Task to complete: Read the entries below and pull out each line with the string "round".

Data for the task:
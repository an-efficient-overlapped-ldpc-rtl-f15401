// ldpc_pkg -- shared constants, types and tables of the overlapped LDPC decoder.
//
// The code is a quasi-cyclic LDPC code described by a 12 x 24 base matrix of
// shift values (-1 = all-zero L x L block, s >= 0 = identity cyclically shifted
// by s). The left 12 columns (H1, information part) carry the IEEE 802.16e
// (WiMAX/WiBro) rate-1/2 shifts for expansion factor 96; the right 12 columns
// (H2, parity part) are the upper-dual-diagonal structure built from unshifted
// identity blocks: block row r has identities in parity columns r and r+1, the
// last block row only in the last parity column. A smaller expansion factor L
// uses the 802.16e scaling floor(s * L / 96).
//
// The edge tables list every non-zero block ("edge") in row-major order with
// its block row, block column, base shift, its slot among the edges of its row
// (check node unit input) and its slot among the edges of its column (variable
// node unit input). All tables are computed from the base matrix by constant
// functions.
//
// Messages are 6-bit two's complement LLRs with 2 fractional bits, saturated to
// +/-31 (+/-7.75); a positive LLR means bit 0. The check node unit uses the
// sum-product rule with phi(x) = -ln(tanh(x/2)), tabulated by phi_q() as
// round(4 * phi(k/4)) saturated to 31 for a 5-bit magnitude k (phi(0) -> 31).
// The message format and the table are this design's choice.
package ldpc_pkg;

  // ---------------------------------------------------------------- code size
  localparam int MB    = 12;         // block rows (check node groups)
  localparam int NB    = 24;         // block columns (variable node groups)
  localparam int KB    = NB - MB;    // information block columns
  localparam int Z_MAX = 96;         // expansion factor the shifts are given for

  // ------------------------------------------------------------ message format
  localparam int W      = 6;                 // message width
  localparam int MAGW   = W - 1;             // magnitude width
  localparam int MSG_MAX = (1 << MAGW) - 1;  // 31

  typedef logic signed [W-1:0] msg_t;

  // ------------------------------------------------------------- base matrix
  // Information part H1 (802.16e rate 1/2, z = 96).
  localparam int H1 [MB][KB] = '{
    '{-1, 94, 73, -1, -1, -1, -1, -1, 55, 83, -1, -1},
    '{-1, 27, -1, -1, -1, 22, 79,  9, -1, -1, -1, 12},
    '{-1, -1, -1, 24, 22, 81, -1, 33, -1, -1, -1,  0},
    '{61, -1, 47, -1, -1, -1, -1, -1, 65, 25, -1, -1},
    '{-1, -1, 39, -1, -1, -1, 84, -1, -1, 41, 72, -1},
    '{-1, -1, -1, -1, 46, 40, -1, 82, -1, -1, -1, 79},
    '{-1, -1, 95, 53, -1, -1, -1, -1, -1, 14, 18, -1},
    '{-1, 11, 73, -1, -1, -1,  2, -1, -1, 47, -1, -1},
    '{12, -1, -1, -1, 83, 24, -1, 43, -1, -1, -1, 51},
    '{-1, -1, -1, -1, -1, 94, -1, 59, -1, -1, 70, 72},
    '{-1, -1,  7, 65, -1, -1, -1, -1, 39, 49, -1, -1},
    '{43, -1, -1, -1, -1, 66, -1, 41, -1, -1, -1, 26}
  };

  // Shift of block (r, c) for z = 96, -1 for a zero block.
  function automatic int base_shift(input int r, input int c);
    if (c < KB) return H1[r][c];
    if ((c - KB) == r || (c - KB) == r + 1) return 0;
    return -1;
  endfunction

  // Shift scaled to expansion factor l.
  function automatic int scaled_shift(input int s, input int l);
    return (s * l) / Z_MAX;
  endfunction

  function automatic int count_edges();
    int n = 0;
    for (int r = 0; r < MB; r++)
      for (int c = 0; c < NB; c++)
        if (base_shift(r, c) >= 0) n++;
    return n;
  endfunction

  function automatic int row_degree(input int r);
    int n = 0;
    for (int c = 0; c < NB; c++) if (base_shift(r, c) >= 0) n++;
    return n;
  endfunction

  function automatic int col_degree(input int c);
    int n = 0;
    for (int r = 0; r < MB; r++) if (base_shift(r, c) >= 0) n++;
    return n;
  endfunction

  function automatic int max_row_degree();
    int m = 0;
    for (int r = 0; r < MB; r++) if (row_degree(r) > m) m = row_degree(r);
    return m;
  endfunction

  function automatic int max_col_degree();
    int m = 0;
    for (int c = 0; c < NB; c++) if (col_degree(c) > m) m = col_degree(c);
    return m;
  endfunction

  localparam int NE = count_edges();      // non-zero blocks (73)
  localparam int DC = max_row_degree();   // check node unit inputs (7)
  localparam int DV = max_col_degree();   // variable node unit inputs (6)

  localparam int RW  = $clog2(MB);        // block row index width
  localparam int CW  = $clog2(NB);        // block column index width
  localparam int SHW = $clog2(Z_MAX);     // base shift width
  localparam int SLW = 3;                 // slot index width (DC, DV <= 8)

  typedef logic [RW-1:0] row_idx_t;
  typedef logic [CW-1:0] col_idx_t;

  // Edge tables, packed so that every tool folds them to constants.
  function automatic logic [NE-1:0][RW-1:0] f_edge_row();
    logic [NE-1:0][RW-1:0] t = '0;
    int e = 0;
    for (int r = 0; r < MB; r++)
      for (int c = 0; c < NB; c++)
        if (base_shift(r, c) >= 0) begin t[e] = RW'(r); e++; end
    return t;
  endfunction

  function automatic logic [NE-1:0][CW-1:0] f_edge_col();
    logic [NE-1:0][CW-1:0] t = '0;
    int e = 0;
    for (int r = 0; r < MB; r++)
      for (int c = 0; c < NB; c++)
        if (base_shift(r, c) >= 0) begin t[e] = CW'(c); e++; end
    return t;
  endfunction

  function automatic logic [NE-1:0][SHW-1:0] f_edge_shift();
    logic [NE-1:0][SHW-1:0] t = '0;
    int e = 0;
    for (int r = 0; r < MB; r++)
      for (int c = 0; c < NB; c++)
        if (base_shift(r, c) >= 0) begin t[e] = SHW'(base_shift(r, c)); e++; end
    return t;
  endfunction

  // Slot of each edge among the edges of its block row (left to right).
  function automatic logic [NE-1:0][SLW-1:0] f_edge_rslot();
    logic [NE-1:0][SLW-1:0] t = '0;
    int e = 0;
    for (int r = 0; r < MB; r++) begin
      int k = 0;
      for (int c = 0; c < NB; c++)
        if (base_shift(r, c) >= 0) begin t[e] = SLW'(k); k++; e++; end
    end
    return t;
  endfunction

  // Slot of each edge among the edges of its block column (top to bottom).
  function automatic logic [NE-1:0][SLW-1:0] f_edge_cslot();
    logic [NE-1:0][SLW-1:0] t = '0;
    int e = 0;
    for (int r = 0; r < MB; r++)
      for (int c = 0; c < NB; c++)
        if (base_shift(r, c) >= 0) begin
          int k = 0;
          for (int rr = 0; rr < r; rr++) if (base_shift(rr, c) >= 0) k++;
          t[e] = SLW'(k);
          e++;
        end
    return t;
  endfunction

  localparam logic [NE-1:0][RW-1:0]  EDGE_ROW   = f_edge_row();
  localparam logic [NE-1:0][CW-1:0]  EDGE_COL   = f_edge_col();
  localparam logic [NE-1:0][SHW-1:0] EDGE_SHIFT = f_edge_shift();
  localparam logic [NE-1:0][SLW-1:0] EDGE_RSLOT = f_edge_rslot();
  localparam logic [NE-1:0][SLW-1:0] EDGE_CSLOT = f_edge_cslot();

  // ------------------------------------------------------------ arithmetic
  // Saturate a wider signed value to the message range [-31, 31].
  function automatic msg_t sat_msg(input logic signed [15:0] v);
    if (v > 16'sd31)  return msg_t'(MSG_MAX);
    if (v < -16'sd31) return msg_t'(-MSG_MAX);
    return msg_t'(v);
  endfunction

  // phi(x) = -ln(tanh(x/2)) on the 2-fractional-bit grid:
  // phi_q(k) = min(31, round(4 * phi(k / 4))), phi_q(0) = 31.
  function automatic logic [MAGW-1:0] phi_q(input logic [MAGW-1:0] k);
    case (k)
      5'd0:          return 5'd31;
      5'd1:          return 5'd8;
      5'd2:          return 5'd6;
      5'd3:          return 5'd4;
      5'd4:          return 5'd3;
      5'd5, 5'd6:    return 5'd2;
      5'd7, 5'd8, 5'd9, 5'd10, 5'd11: return 5'd1;
      default:       return 5'd0;
    endcase
  endfunction

endpackage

Task output:
// round(4 * phi(k/4)) saturated to 31 for a 5-bit magnitude k (phi(0) -> 31).
  // phi_q(k) = min(31, round(4 * phi(k / 4))), phi_q(0) = 31.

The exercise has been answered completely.